[Start of section]

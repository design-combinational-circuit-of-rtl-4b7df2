// rev_pkg: widths shared by the reversible combinational units and their
// testbenches. ADD_W is the 4-bit adder/subtractor width, MUL_W the 5-bit
// signed multiplier operand width (a 5x5 Toffoli partial-product array). The
// garbage widths follow from the gate counts of each unit: every Peres gate
// used as a half adder leaves one garbage line, every double Peres gate two,
// the Toffoli array leaves its five X and five Y lines.
package rev_pkg;
  localparam int unsigned ADD_W      = 4;
  localparam int unsigned MUL_W      = 5;
  localparam int unsigned MUL_PW     = 2 * MUL_W;
  localparam int unsigned MOA_DPG    = 16;
  localparam int unsigned MOA_PG     = 4;
  localparam int unsigned MOA_GW     = 2 * MOA_DPG + MOA_PG;   // 36
  localparam int unsigned PP_GW      = 2 * MUL_W;              // 10
  localparam int unsigned MUL_GW     = MOA_GW + PP_GW;         // 46
  localparam int unsigned MUX_GW     = 5;
  localparam int unsigned DEMUX_GW   = 2;
  localparam int unsigned DEC_GW     = 2;
  localparam int unsigned ENC_GW     = 8;
endpackage
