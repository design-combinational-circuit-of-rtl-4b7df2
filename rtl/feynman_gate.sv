// feynman_gate: the 2x2 reversible Feynman (controlled-NOT) gate.
//   p = a, q = a ^ b
// Used to invert the B operand of the adder/subtractor under the mode line,
// and to build XOR sums and line copies in the decoder and encoder. Purely
// combinational. Every use of this gate is this design's choice: the
// published units that use it give only their names and cost figures.
module feynman_gate (
  input  logic a,
  input  logic b,
  output logic p,
  output logic q
);
  always_comb begin
    p = a;
    q = a ^ b;
  end
endmodule
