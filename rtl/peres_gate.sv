// peres_gate: the 3x3 reversible Peres gate (PG).
//   p = a, q = a ^ b, r = (a & b) ^ c
// With c tied to 0 it is a half adder: q is the sum and r the carry, while p
// is a garbage line. It is the building block of the double Peres gate (full
// adder) and of the half-adder cells of the multiplier's multi-operand adder.
// Purely combinational; the mapping (a,b,c) -> (p,q,r) is a bijection.
// The equations are those of the published two-gate full adder.
module peres_gate (
  input  logic a,
  input  logic b,
  input  logic c,
  output logic p,
  output logic q,
  output logic r
);
  always_comb begin
    p = a;
    q = a ^ b;
    r = (a & b) ^ c;
  end
endmodule
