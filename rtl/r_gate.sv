// r_gate: a 3x3 reversible selection gate, used as the R gate of the
// multiplexer and demultiplexer.
//   p = s                  (select passes through)
//   q = s ? i0 : i1        (the input not chosen)
//   r = s ? i1 : i0        (the chosen input)
// It is a controlled swap with the select on p, so it is its own inverse.
// As a 2:1 multiplexer r is the output and q a garbage line; with i1 tied to
// 0 it is a 1:2 demultiplexer (q = s & i0, r = ~s & i0). The exact equations
// of the R gate are this design's choice: only its use as the 2:1 selecting
// cell of a reversible 4x1 multiplexer, with no constant inputs, is given.
// Purely combinational.
module r_gate (
  input  logic s,
  input  logic i0,
  input  logic i1,
  output logic p,
  output logic q,
  output logic r
);
  always_comb begin
    p = s;
    q = s ? i0 : i1;
    r = s ? i1 : i0;
  end
endmodule
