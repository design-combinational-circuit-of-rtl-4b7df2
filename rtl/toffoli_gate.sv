// toffoli_gate: the 3x3 reversible Toffoli gate (TG).
//   p = a, q = b, r = (a & b) ^ c
// With c = 0 the target line r carries a & b; with c = 1 it carries
// ~(a & b). The multiplier's partial-product array uses both forms: plain
// terms x_i*y_j and the complemented sign terms of the Baugh-Wooley scheme.
// a and b pass through unchanged so that X can run along a row and Y down a
// column of the array. Purely combinational. Its use with constants 0 and
// 1 follows the published partial-product array.
module toffoli_gate (
  input  logic a,
  input  logic b,
  input  logic c,
  output logic p,
  output logic q,
  output logic r
);
  always_comb begin
    p = a;
    q = b;
    r = (a & b) ^ c;
  end
endmodule
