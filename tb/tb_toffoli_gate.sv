// tb_toffoli_gate: exhaustive check of the Toffoli gate over all 8 inputs,
// against p = a, q = b, r = ab^c, and of reversibility (all 8 outputs
// distinct). Watchdog: fails the run if it has not ended after 1000 ns.
module tb_toffoli_gate;
  timeunit 1ns; timeprecision 1ps;
  int checks = 0, failures = 0;
  logic a, b, c, p, q, r;
  logic [7:0] seen;

  toffoli_gate dut (.*);

  initial begin
    seen = '0;
    for (int v = 0; v < 8; v++) begin
      {a, b, c} = 3'(v);
      #1;
      checks++;
      if ({p, q, r} !== {a, b, (a & b) ^ c}) begin
        failures++;
        $display("FAIL in=%03b out=%b%b%b", v[2:0], p, q, r);
      end
      seen[{p, q, r}] = 1'b1;
    end
    checks++;
    if (seen !== 8'hFF) begin failures++; $display("FAIL not a bijection"); end
    $display("TB_RESULT checks=%0d failures=%0d", checks, failures);
    $finish;
  end

  initial begin
    #1000;
    failures++;
    $display("FAIL watchdog");
    $display("TB_RESULT checks=%0d failures=%0d", checks, failures);
    $finish;
  end
endmodule
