// dpg: double Peres gate (DPG), a reversible full adder built from two Peres
// gates, as drawn in the design: the first gate takes (a, b, k) and gives
// (a, a^b, ab^k); the second takes (c, a^b, ab^k) and gives
//   p   = c                        (garbage)
//   sum = a ^ b ^ c
//   cy  = c(a^b) ^ ab ^ k
// With the constant input k = 0, cy is the full-adder carry. With k = 1 it
// is the inverted carry, which the multiplier uses in its top column to add
// the Baugh-Wooley constant 2^(2n-1). ga (the first gate's pass-through of a)
// and p are the two garbage lines. Purely combinational. The two-gate
// structure and its equations are the published ones; bringing k out as a
// port lets the multiplier set it to 1 where its adder array does so.
module dpg (
  input  logic a,
  input  logic b,
  input  logic c,
  input  logic k,
  output logic ga,
  output logic p,
  output logic sum,
  output logic cy
);
  logic ab_x, ab_and;

  peres_gate u_pg1 (.a(a), .b(b), .c(k),    .p(ga), .q(ab_x), .r(ab_and));
  peres_gate u_pg2 (.a(c), .b(ab_x), .c(ab_and), .p(p), .q(sum), .r(cy));
endmodule
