// tb_dpg: exhaustive check of the double Peres gate over all 16 inputs.
// k = 0: {cy, sum} must equal a + b + c (full adder) and p must be c.
// k = 1: cy must be the inverted carry. Also checks that the 4-in/4-out
// mapping is a bijection. Watchdog: fails the run after 1000 ns.
module tb_dpg;
  timeunit 1ns; timeprecision 1ps;
  int checks = 0, failures = 0;
  logic a, b, c, k, ga, p, sum, cy;
  logic [15:0] seen;
  logic [1:0] total;

  dpg dut (.*);

  initial begin
    seen = '0;
    for (int v = 0; v < 16; v++) begin
      {k, a, b, c} = 4'(v);
      #1;
      total = 2'(a) + 2'(b) + 2'(c);
      checks++;
      if (sum !== total[0] || cy !== (total[1] ^ k) || p !== c || ga !== a) begin
        failures++;
        $display("FAIL k=%b a=%b b=%b c=%b -> ga=%b p=%b sum=%b cy=%b", k, a, b, c, ga, p, sum, cy);
      end
      seen[{ga, p, sum, cy}] = 1'b1;
    end
    checks++;
    if (seen !== 16'hFFFF) begin failures++; $display("FAIL not a bijection"); end
    $display("TB_RESULT checks=%0d failures=%0d", checks, failures);
    $finish;
  end

  initial begin
    #1000;
    failures++;
    $display("FAIL watchdog");
    $display("TB_RESULT checks=%0d failures=%0d", checks, failures);
    $finish;
  end
endmodule
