// rdemux: 1x4 reversible demultiplexer of three R gates, three constant-0
// inputs and two garbage lines.
//   y[k] = d when s == k, else 0
// Gate 1 (select s[0], inputs d and 0) splits d into d&s[0] and d&~s[0].
// Gates 2 and 3 (select s[1], the second fed with s[1] passed on by the
// first) split each of those again. Garbage: g[0] = s[0] leaving gate 1,
// g[1] = s[1] leaving gate 3. The structure is this design's choice; its
// counts (3 gates, 3 constant inputs, 2 garbage lines) agree with the
// published cost figures for the demultiplexer. Purely combinational.
module rdemux
  import rev_pkg::*;
(
  input  logic                d,
  input  logic [1:0]          s,
  output logic [3:0]          y,
  output logic [DEMUX_GW-1:0] g
);
  logic d_s0, d_ns0, s1_fwd;

  r_gate u_r1 (.s(s[0]),   .i0(d),     .i1(1'b0), .p(g[0]),   .q(d_s0), .r(d_ns0));
  r_gate u_r2 (.s(s[1]),   .i0(d_ns0), .i1(1'b0), .p(s1_fwd), .q(y[2]), .r(y[0]));
  r_gate u_r3 (.s(s1_fwd), .i0(d_s0),  .i1(1'b0), .p(g[1]),   .q(y[3]), .r(y[1]));
endmodule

[End of section]

**PROBLEM TO SOLVE**
Only the lines that contain the string "product" should be copied from the entries above.

**RESULT OF THIS EXERCISE**
// signed multiplier operand width (a 5x5 Toffoli partial-product array). The
// ~(a & b). The multiplier's partial-product array uses both forms: plain
// 1 follows the published partial-product array.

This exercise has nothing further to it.